The lines from the start of the records through the one containing "stream, which arrives" are to be transcribed exactly, and nothing else.

■ ■ ■ ■

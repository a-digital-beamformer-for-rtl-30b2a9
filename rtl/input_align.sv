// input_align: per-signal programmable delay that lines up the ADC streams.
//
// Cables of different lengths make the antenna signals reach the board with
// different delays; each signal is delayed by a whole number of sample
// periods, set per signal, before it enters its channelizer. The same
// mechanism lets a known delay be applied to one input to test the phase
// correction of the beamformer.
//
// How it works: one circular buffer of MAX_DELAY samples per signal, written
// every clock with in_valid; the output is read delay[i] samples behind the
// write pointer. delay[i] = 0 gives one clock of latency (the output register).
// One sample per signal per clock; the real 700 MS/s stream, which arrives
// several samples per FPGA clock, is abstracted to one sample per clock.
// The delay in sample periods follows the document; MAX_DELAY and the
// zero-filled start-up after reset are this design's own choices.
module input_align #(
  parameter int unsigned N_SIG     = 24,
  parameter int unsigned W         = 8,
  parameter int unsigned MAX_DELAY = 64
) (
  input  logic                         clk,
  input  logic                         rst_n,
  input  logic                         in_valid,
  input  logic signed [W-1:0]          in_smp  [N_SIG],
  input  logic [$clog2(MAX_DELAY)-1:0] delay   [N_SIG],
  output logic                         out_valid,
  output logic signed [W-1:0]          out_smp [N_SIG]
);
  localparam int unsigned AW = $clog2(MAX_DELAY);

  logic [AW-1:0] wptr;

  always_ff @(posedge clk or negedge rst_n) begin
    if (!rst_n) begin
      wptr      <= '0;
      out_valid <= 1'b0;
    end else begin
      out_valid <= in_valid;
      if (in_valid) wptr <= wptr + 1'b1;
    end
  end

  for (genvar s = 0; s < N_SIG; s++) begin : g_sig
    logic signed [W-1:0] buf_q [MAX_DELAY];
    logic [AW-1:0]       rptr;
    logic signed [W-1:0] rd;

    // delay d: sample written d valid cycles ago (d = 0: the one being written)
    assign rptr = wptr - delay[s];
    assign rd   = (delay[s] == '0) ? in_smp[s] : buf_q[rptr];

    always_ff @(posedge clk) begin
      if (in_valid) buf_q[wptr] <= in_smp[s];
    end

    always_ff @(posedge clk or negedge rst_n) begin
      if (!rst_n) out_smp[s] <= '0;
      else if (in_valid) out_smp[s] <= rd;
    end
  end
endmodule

■ ■ ■ ■

Solution for this task
repository a-digital-beamformer-for-rtl-30b2a9
filename rtl/input_align.sv
// input_align: per-signal programmable delay that lines up the ADC streams.
//
// Cables of different lengths make the antenna signals reach the board with
// different delays; each signal is delayed by a whole number of sample
// periods, set per signal, before it enters its channelizer. The same
// mechanism lets a known delay be applied to one input to test the phase
// correction of the beamformer.
//
// How it works: one circular buffer of MAX_DELAY samples per signal, written
// every clock with in_valid; the output is read delay[i] samples behind the
// write pointer. delay[i] = 0 gives one clock of latency (the output register).
// One sample per signal per clock; the real 700 MS/s stream, which arrives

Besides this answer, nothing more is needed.